I was in the same situation at my college! I actually introduced the college club leader to furry fandom, and one to two years later, I ran into her at Califur... it's a small world after all .


----------



## Joey (Oct 26, 2014)

Last night I went out for drinks with an old friend of mine, and I found out that she's getting super involved with the fandom now and she's going to AC next year.

I knew she used to play on furcadia years and years ago or something... but that's about it. I had no idea. This was pretty much news to me.

We talked about furry crap for hours... So much fun. Hope I can get her to tag along for next year's CF!


----------



## Maelstrom Eyre (Oct 26, 2014)

I am a female. 

I am a furry, and I am 100% heterosexual with no interest in swinging, open relationships, etc.

That's just me.  

But, I guess I'm also weird in that I don't have kids and don't want kids.  I don't really even LIKE kids.

So no. . .no breeding for me, either.


----------



## JerryFoxcoon (Oct 26, 2014)

LOL, even girls bullied me at school, so being away from them now is actually quite enjoyable. Am I slowly becoming misogynous? Probably... At the very least they often get on my nerves...


----------



## Terror-Run (Oct 26, 2014)

90% of the girls I know in the fandom are straight. Most of them are in a relationship, personally I am also a straight female, but in a relationship. Even if I weren't, I wouldn't exactly write "single" in capslock on my profile or anything - it just seem so desperate. Actually... going to do an experiment, as of now I'll remove all indication that I am in a relationship from my profile and see if the behavior of people I meet will change. (Yay for non-furry bf's, the last thing I would want is a whiny bf stalking my online profiles)


----------



## Maelstrom Eyre (Oct 27, 2014)

Terror-Run said:


> 90% of the girls I know in the fandom are straight. Most of them are in a relationship, personally I am also a straight female, but in a relationship. Even if I weren't, I wouldn't exactly write "single" in capslock on my profile or anything - it just seem so desperate. Actually... going to do an experiment, as of now I'll remove all indication that I am in a relationship from my profile and see if the behavior of people I meet will change. (Yay for non-furry bf's, the last thing I would want is a whiny bf stalking my online profiles)
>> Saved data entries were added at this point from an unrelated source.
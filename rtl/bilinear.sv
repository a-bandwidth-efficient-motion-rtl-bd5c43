// bilinear: quarter-sample stage of the luma interpolator.
//
// From the samples one CLCI unit delivers for an output pixel (integer G, its
// right neighbour, the horizontal half b/s, the vertical halves h and m, and the
// centre j) it selects the full-, half- or quarter-sample value for the motion
// vector's quarter fractions (fx, fy).  Quarter samples are the rounded average
// of the two nearest integer/half samples, (p + q + 1) >> 1, as H.264 defines.
// Because the CLCI unit already switches to the lower row when fy = 3, the same
// six inputs cover all sixteen positions.  In chroma mode the unit's eighth-pel
// result passes through unchanged.  Purely combinational.
module bilinear
  import mc_pkg::*;
(
  input  logic             chroma,
  input  logic [1:0]       fx,
  input  logic [1:0]       fy,
  input  logic [PIX_W-1:0] g_int,
  input  logic [PIX_W-1:0] h_int,
  input  logic [PIX_W-1:0] b_half,
  input  logic [PIX_W-1:0] v_half,
  input  logic [PIX_W-1:0] v_half_r,
  input  logic [PIX_W-1:0] j_half,
  input  logic [PIX_W-1:0] c_pix,
  output logic [PIX_W-1:0] pix
);

  function automatic logic [PIX_W-1:0] avg(input logic [PIX_W-1:0] p, input logic [PIX_W-1:0] q);
    logic [PIX_W:0] s;
    s = {1'b0, p} + {1'b0, q} + 9'd1;
    return s[PIX_W:1];
  endfunction

  always_comb begin
    if (chroma) pix = c_pix;
    else begin
      unique case ({fx, fy})
        4'b00_00: pix = g_int;
        4'b01_00: pix = avg(g_int, b_half);
        4'b10_00: pix = b_half;
        4'b11_00: pix = avg(h_int, b_half);
        4'b00_01: pix = avg(g_int, v_half);
        4'b00_10: pix = v_half;
        4'b00_11: pix = avg(g_int, v_half);
        4'b01_01: pix = avg(b_half, v_half);
        4'b11_01: pix = avg(b_half, v_half_r);
        4'b01_11: pix = avg(v_half, b_half);
        4'b11_11: pix = avg(v_half_r, b_half);
        4'b10_01: pix = avg(b_half, j_half);
        4'b10_10: pix = j_half;
        4'b10_11: pix = avg(j_half, b_half);
        4'b01_10: pix = avg(v_half, j_half);
        default:  pix = avg(j_half, v_half_r);   // fx = 3, fy = 2
      endcase
    end
  end

endmodule
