// cfir: combined luma/chroma FIR filter (C-FIR).
//
// One adder network serves both interpolation filters of H.264:
//   luma   : 6-tap  x0 - 5*x1 + 20*x2 + 20*x3 - 5*x4 + x5   (unrounded)
//   chroma : 2-tap  (8 - d)*A + d*B, d = 0..7 (eighth-pel),  A = x2, B = x3
// Structure, after the combined filter diagram of this design: three pair
// adders whose six operands pass through bitwise-AND gates, a "<<1" multiplexer
// on the second pair, "<<2" on the third, a combining adder T, an adder U = P1 + T,
// the luma output U + (T << 2), and a chroma output multiplexer that selects
// A << 3 when d = 0.
//   luma  : pairs (x0,x5), (x1,x4), (x2,x3); AND masks all ones;
//           T = 4*P3 - P2, so U + 4T = P1 + 5T = P1 - 5*P2 + 20*P3.
//   chroma: every pair gets (A, B); the AND masks are the bits of e = 8 - d on the
//           A side and of d on the B side, so P1 + 2*P2 + 4*P3 = e*A + d*B
//           (e = 8 only when d = 0, which the A << 3 path covers).
// The sign of the P2 term in luma mode and the routing of A/B to all pairs in
// chroma mode (the "MUX x 2" the design counts) are this module's reading of
// the diagram.  Purely combinational.
module cfir #(
  parameter int unsigned IW = 16   // input width, signed
)(
  input  logic signed [IW-1:0]   x [6],
  input  logic                   chroma,
  input  logic [2:0]             d,
  output logic signed [IW+5:0]   luma_out,
  output logic signed [IW+5:0]   chroma_out
);

  localparam int OW = IW + 6;

  logic signed [OW-1:0] a [3], b [3];
  logic signed [OW-1:0] p1, p2, p3, t, u;
  logic [3:0] e;

  always_comb begin
    e = 4'd8 - {1'b0, d};
    if (chroma) begin
      for (int k = 0; k < 3; k++) begin
        a[k] = e[k] ? OW'(x[2]) : '0;
        b[k] = d[k] ? OW'(x[3]) : '0;
      end
    end else begin
      a[0] = OW'(x[0]); b[0] = OW'(x[5]);
      a[1] = OW'(x[1]); b[1] = OW'(x[4]);
      a[2] = OW'(x[2]); b[2] = OW'(x[3]);
    end
    p1 = a[0] + b[0];
    p2 = a[1] + b[1];
    p3 = a[2] + b[2];
    t  = chroma ? (p3 <<< 2) + (p2 <<< 1) : (p3 <<< 2) - p2;
    u  = p1 + t;
    luma_out   = u + (t <<< 2);
    chroma_out = (d == 3'd0) ? (OW'(x[2]) <<< 3) : u;
  end

endmodule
My "significant other" is not a furry - I've never understood why so many people limit themselves to significant others within the fandom.  He has his own hobbies and interests, and we have shared interests, and we have a lot of fun together.

The Second Life network seems to be a haven for the mentality that single/never married = available = looking.  Even when I wrote in my profile that I am not there for any of those things, I still get contacts from people about wanting a "mate."  Even just taking part in a friendly conversation seems to make some guys think I am flirting with them, I want them, or that I want to see photos of their genitals.  

Yuck.  really, guys. . .it's not a turn-on.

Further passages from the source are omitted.